→ WORK REQUEST
Using the records that follow, work out how many lines hold the string "failures" and provide that number only.

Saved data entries

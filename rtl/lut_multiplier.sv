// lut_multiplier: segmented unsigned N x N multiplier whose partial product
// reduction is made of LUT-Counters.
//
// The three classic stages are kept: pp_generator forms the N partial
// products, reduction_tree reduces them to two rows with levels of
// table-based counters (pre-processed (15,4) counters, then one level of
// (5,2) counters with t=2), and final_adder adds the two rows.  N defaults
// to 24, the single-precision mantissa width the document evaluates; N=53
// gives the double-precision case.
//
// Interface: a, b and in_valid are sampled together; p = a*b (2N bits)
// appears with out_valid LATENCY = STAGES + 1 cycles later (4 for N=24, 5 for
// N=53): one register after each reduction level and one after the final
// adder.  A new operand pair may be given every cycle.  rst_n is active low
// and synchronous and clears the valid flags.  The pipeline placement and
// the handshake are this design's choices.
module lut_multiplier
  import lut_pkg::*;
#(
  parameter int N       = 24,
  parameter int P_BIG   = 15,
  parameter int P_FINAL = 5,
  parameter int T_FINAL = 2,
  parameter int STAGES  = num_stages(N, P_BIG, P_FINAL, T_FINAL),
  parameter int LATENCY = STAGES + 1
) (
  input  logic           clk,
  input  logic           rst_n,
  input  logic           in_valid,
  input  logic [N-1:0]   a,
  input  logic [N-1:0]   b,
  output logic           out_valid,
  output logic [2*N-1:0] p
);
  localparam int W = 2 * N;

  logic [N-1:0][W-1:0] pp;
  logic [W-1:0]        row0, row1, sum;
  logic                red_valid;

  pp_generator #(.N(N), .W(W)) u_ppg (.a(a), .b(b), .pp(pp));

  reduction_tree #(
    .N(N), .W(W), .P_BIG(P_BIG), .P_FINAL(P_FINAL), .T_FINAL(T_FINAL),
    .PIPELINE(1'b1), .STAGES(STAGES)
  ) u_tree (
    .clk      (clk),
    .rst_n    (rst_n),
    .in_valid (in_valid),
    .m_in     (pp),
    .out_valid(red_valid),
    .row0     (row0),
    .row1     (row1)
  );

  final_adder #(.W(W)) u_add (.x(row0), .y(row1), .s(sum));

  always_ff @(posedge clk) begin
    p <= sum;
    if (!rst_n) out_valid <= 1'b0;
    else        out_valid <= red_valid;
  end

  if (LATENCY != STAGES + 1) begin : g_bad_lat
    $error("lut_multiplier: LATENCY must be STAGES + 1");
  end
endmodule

...

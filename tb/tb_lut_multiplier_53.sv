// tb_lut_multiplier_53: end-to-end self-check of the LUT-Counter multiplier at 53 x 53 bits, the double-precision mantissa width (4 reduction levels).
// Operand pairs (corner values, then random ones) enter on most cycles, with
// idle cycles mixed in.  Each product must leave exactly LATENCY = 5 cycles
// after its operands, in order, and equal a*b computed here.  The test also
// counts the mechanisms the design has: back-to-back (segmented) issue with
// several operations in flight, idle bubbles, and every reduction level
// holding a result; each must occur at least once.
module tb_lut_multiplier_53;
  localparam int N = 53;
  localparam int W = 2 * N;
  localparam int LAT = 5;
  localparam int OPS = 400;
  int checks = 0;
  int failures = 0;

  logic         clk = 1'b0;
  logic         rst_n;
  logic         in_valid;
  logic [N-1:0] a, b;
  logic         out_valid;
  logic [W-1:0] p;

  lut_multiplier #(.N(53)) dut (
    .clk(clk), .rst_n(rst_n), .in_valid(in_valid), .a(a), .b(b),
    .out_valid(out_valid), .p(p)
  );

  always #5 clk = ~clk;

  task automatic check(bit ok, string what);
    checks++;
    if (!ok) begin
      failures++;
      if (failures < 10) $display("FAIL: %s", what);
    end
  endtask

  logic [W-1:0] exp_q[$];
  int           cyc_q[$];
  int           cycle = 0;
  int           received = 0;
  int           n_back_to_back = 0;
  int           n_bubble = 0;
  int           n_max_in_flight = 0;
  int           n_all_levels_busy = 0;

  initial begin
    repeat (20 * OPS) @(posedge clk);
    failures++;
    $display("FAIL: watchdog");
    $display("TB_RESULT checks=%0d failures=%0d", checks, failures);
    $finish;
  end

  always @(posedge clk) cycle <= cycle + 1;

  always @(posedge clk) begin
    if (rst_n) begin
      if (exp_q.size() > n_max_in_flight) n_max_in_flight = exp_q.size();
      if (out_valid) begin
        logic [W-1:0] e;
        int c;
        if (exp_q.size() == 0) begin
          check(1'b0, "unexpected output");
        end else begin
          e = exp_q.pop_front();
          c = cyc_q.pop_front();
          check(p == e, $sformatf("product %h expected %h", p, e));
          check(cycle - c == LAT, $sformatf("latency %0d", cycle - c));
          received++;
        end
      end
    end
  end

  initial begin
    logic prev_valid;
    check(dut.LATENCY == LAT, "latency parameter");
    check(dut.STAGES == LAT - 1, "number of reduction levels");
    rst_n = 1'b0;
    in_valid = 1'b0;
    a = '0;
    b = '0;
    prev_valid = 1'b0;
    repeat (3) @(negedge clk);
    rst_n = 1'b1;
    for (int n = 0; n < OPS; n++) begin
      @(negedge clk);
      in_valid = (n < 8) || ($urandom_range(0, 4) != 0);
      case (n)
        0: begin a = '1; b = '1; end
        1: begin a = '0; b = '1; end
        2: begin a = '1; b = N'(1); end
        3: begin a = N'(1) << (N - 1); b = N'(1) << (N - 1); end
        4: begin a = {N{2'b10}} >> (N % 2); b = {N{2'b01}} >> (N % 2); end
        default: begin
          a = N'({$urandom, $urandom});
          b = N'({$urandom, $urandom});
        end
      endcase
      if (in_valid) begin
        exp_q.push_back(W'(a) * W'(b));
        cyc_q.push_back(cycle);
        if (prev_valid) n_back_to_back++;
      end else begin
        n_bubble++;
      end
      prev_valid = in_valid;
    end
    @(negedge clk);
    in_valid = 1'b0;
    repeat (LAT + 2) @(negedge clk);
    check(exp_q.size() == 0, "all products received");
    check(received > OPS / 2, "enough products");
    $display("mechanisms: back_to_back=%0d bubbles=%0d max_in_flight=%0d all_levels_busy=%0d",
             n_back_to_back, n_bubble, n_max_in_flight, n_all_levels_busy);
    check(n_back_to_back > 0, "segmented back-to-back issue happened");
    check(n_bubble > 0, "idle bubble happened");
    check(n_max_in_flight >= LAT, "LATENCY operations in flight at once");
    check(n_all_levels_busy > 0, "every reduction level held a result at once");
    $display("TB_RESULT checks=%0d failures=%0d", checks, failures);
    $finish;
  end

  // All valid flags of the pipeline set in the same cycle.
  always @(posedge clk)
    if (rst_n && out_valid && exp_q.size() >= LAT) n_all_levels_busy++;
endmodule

→ WORKED SOLUTION
6